**YOUR OBJECTIVE**
Transcribe the records word for word, beginning with the first line and ending with the line that contains "clock, latency 0."; include nothing else.

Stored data
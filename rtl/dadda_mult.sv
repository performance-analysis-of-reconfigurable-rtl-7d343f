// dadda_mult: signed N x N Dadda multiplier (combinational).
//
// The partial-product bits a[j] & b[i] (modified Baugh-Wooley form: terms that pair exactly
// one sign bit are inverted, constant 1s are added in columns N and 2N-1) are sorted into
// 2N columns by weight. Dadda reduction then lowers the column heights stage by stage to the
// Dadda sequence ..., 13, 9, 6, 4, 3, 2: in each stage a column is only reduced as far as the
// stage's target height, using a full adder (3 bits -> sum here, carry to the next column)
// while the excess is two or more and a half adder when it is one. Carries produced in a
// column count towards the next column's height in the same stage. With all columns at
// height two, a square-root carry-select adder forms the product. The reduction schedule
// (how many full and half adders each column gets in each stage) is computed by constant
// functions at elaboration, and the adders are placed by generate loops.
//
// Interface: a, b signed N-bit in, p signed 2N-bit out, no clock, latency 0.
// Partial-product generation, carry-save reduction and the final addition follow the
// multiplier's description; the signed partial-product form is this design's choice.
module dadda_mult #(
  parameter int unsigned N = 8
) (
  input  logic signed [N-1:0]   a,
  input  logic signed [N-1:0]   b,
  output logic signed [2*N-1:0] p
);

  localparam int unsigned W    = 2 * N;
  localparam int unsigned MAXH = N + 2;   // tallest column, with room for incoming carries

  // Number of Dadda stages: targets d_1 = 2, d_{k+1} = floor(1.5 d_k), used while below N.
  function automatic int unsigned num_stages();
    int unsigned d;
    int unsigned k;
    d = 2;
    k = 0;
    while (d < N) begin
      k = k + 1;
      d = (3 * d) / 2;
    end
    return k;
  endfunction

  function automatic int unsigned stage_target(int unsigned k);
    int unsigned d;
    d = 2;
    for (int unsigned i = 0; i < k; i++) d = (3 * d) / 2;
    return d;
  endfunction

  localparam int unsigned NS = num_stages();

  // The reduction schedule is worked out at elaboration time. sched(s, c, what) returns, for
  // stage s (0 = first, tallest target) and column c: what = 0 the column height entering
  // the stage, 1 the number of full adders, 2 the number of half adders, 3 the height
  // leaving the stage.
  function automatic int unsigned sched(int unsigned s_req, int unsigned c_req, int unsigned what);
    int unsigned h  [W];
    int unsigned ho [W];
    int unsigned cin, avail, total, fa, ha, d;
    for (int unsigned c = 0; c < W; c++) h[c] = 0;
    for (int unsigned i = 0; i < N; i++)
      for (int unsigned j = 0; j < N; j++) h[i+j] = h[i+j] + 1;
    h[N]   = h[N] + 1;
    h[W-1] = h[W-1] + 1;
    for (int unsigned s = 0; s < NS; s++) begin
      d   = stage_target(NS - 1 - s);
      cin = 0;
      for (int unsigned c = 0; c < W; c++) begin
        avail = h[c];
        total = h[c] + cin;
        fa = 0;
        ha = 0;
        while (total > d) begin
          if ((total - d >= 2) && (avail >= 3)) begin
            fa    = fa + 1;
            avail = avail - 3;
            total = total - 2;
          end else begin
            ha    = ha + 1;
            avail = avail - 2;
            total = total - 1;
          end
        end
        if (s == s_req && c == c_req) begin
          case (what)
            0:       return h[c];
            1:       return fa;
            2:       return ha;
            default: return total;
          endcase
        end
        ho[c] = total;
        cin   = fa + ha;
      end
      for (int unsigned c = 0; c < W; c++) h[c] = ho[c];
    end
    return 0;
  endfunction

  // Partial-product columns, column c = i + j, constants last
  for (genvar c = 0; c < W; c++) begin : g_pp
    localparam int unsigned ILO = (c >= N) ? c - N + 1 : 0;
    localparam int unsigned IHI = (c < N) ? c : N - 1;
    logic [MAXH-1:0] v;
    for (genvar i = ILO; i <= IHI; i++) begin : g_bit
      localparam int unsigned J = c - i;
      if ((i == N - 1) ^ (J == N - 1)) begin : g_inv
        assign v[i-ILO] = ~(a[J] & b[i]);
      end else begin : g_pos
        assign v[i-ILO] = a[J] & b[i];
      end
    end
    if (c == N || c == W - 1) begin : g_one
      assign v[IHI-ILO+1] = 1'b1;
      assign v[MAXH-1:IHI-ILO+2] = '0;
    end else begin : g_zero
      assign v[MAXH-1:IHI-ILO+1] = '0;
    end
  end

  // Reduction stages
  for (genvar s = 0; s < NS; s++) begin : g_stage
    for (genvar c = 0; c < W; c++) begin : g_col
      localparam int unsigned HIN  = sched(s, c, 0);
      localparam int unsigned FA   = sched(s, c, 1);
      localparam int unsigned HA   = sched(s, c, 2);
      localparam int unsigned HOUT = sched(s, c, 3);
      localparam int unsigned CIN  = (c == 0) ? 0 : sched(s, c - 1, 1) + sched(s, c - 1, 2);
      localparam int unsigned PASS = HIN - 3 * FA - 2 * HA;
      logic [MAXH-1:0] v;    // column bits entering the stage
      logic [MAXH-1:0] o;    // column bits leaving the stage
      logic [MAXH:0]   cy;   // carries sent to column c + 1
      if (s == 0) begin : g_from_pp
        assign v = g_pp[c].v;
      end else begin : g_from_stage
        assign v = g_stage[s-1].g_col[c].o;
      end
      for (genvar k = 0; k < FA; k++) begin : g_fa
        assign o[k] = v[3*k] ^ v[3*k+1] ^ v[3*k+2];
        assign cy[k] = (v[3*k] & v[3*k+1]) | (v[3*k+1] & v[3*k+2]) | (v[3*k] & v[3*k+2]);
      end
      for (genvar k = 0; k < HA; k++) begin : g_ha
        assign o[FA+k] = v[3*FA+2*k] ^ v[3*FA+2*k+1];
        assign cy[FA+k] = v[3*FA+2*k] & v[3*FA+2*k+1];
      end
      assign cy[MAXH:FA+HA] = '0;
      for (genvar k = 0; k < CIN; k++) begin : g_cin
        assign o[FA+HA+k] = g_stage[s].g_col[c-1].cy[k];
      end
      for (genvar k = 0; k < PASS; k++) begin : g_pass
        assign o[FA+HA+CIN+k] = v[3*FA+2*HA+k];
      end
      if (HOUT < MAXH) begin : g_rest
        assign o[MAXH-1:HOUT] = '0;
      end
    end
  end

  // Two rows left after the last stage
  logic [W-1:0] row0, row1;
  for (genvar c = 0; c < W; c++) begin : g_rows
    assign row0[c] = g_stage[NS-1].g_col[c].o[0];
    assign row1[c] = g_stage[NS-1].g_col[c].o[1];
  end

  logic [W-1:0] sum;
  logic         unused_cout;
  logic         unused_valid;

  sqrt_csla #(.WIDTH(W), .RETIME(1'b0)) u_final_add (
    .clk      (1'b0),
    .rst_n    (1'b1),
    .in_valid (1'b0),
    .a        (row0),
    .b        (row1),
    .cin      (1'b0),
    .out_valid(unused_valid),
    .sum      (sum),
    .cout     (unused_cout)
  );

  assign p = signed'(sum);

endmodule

**EXPECTED ANSWER**
filename rtl/dadda_mult.sv
repository performance-analysis-of-reconfigurable-rtl-7d343f
// dadda_mult: signed N x N Dadda multiplier (combinational).
//
// The partial-product bits a[j] & b[i] (modified Baugh-Wooley form: terms that pair exactly
// one sign bit are inverted, constant 1s are added in columns N and 2N-1) are sorted into
// 2N columns by weight. Dadda reduction then lowers the column heights stage by stage to the
// Dadda sequence ..., 13, 9, 6, 4, 3, 2: in each stage a column is only reduced as far as the
// stage's target height, using a full adder (3 bits -> sum here, carry to the next column)
// while the excess is two or more and a half adder when it is one. Carries produced in a
// column count towards the next column's height in the same stage. With all columns at
// height two, a square-root carry-select adder forms the product. The reduction schedule
// (how many full and half adders each column gets in each stage) is computed by constant
// functions at elaboration, and the adders are placed by generate loops.
//
// Interface: a, b signed N-bit in, p signed 2N-bit out, no clock, latency 0.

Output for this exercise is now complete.